SUPPLIED INFORMATION:
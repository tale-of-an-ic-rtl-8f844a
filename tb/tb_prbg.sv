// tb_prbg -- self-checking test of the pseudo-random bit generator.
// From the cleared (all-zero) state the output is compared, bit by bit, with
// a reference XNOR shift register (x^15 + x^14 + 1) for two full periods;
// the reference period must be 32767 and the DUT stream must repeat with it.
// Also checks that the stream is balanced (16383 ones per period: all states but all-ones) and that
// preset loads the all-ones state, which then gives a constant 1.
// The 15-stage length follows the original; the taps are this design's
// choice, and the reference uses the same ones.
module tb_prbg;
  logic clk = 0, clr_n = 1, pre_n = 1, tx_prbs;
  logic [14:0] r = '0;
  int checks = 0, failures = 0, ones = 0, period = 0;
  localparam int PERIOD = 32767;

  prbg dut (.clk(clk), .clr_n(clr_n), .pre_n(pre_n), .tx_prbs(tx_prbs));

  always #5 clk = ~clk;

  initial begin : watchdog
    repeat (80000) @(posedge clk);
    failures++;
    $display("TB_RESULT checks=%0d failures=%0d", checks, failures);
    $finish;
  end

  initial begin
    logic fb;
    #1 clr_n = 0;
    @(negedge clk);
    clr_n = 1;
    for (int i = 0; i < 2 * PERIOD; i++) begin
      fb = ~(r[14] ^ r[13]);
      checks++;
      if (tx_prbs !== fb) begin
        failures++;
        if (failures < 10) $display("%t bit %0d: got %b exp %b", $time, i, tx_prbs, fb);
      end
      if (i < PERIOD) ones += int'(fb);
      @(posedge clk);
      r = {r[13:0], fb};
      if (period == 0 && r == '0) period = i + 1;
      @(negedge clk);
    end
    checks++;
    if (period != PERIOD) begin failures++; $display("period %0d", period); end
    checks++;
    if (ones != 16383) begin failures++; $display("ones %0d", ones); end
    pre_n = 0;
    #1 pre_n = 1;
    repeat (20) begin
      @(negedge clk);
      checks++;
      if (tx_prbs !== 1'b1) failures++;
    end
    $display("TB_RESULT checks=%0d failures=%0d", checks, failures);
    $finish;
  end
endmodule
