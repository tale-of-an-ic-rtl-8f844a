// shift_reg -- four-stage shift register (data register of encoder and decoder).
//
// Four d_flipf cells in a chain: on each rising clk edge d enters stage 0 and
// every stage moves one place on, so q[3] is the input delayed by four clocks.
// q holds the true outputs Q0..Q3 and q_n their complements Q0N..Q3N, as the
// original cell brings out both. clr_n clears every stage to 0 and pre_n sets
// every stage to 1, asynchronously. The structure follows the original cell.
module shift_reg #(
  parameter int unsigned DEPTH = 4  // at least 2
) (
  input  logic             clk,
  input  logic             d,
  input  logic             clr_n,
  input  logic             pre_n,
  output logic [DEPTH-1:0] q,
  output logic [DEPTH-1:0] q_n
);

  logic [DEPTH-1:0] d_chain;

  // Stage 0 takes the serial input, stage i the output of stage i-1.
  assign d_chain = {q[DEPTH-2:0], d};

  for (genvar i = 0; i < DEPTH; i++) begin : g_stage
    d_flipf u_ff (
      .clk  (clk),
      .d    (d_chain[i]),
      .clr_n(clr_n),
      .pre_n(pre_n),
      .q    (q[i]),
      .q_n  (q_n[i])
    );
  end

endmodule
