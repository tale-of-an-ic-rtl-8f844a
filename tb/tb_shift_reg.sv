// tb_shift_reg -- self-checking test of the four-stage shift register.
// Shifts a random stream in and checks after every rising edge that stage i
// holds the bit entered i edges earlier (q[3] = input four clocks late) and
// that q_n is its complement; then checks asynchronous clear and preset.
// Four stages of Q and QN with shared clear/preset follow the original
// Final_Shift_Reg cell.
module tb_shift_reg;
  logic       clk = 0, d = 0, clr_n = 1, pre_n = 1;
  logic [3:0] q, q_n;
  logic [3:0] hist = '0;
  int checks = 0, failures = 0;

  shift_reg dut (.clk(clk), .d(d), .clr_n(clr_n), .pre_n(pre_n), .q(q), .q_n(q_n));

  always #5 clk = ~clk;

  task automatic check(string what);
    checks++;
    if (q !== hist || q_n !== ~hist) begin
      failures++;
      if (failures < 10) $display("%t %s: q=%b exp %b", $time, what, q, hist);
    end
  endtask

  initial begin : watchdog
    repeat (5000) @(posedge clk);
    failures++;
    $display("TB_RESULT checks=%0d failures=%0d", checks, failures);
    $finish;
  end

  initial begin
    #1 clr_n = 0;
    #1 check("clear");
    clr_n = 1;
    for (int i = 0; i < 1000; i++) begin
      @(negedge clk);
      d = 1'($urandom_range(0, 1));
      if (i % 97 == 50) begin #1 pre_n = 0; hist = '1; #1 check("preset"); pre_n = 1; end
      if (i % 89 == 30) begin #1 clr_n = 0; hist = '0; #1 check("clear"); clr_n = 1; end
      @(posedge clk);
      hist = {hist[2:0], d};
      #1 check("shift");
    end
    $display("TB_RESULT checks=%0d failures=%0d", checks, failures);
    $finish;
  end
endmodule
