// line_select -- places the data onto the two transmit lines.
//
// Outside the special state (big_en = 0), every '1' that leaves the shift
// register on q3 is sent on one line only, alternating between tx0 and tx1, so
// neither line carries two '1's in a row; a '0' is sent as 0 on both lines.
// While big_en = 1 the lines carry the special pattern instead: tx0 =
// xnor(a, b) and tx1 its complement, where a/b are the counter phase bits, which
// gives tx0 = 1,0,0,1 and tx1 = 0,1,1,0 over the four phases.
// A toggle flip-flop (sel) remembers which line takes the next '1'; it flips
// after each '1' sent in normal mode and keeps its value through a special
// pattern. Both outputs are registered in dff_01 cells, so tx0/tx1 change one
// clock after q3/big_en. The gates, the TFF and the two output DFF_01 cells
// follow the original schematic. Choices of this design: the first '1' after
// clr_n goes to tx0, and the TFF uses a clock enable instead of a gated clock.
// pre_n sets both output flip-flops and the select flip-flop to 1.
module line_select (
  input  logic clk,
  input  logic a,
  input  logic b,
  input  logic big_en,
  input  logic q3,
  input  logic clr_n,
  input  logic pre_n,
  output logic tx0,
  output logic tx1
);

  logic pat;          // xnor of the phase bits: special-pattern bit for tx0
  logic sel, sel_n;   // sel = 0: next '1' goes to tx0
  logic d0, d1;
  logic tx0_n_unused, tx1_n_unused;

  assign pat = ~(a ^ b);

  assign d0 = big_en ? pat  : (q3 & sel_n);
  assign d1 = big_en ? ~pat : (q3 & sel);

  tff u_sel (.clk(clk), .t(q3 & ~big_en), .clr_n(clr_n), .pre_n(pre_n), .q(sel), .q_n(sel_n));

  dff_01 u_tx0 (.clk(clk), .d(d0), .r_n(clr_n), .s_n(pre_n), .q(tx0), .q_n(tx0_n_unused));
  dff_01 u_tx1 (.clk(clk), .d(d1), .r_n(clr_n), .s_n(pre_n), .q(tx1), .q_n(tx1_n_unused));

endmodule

EXERCISE DETAILS: Scan the records above and show every line in which the word "next" occurs.

RESULT OF THE EXERCISE:
// A toggle flip-flop (sel) remembers which line takes the next '1'; it flips
  logic sel, sel_n;   // sel = 0: next '1' goes to tx0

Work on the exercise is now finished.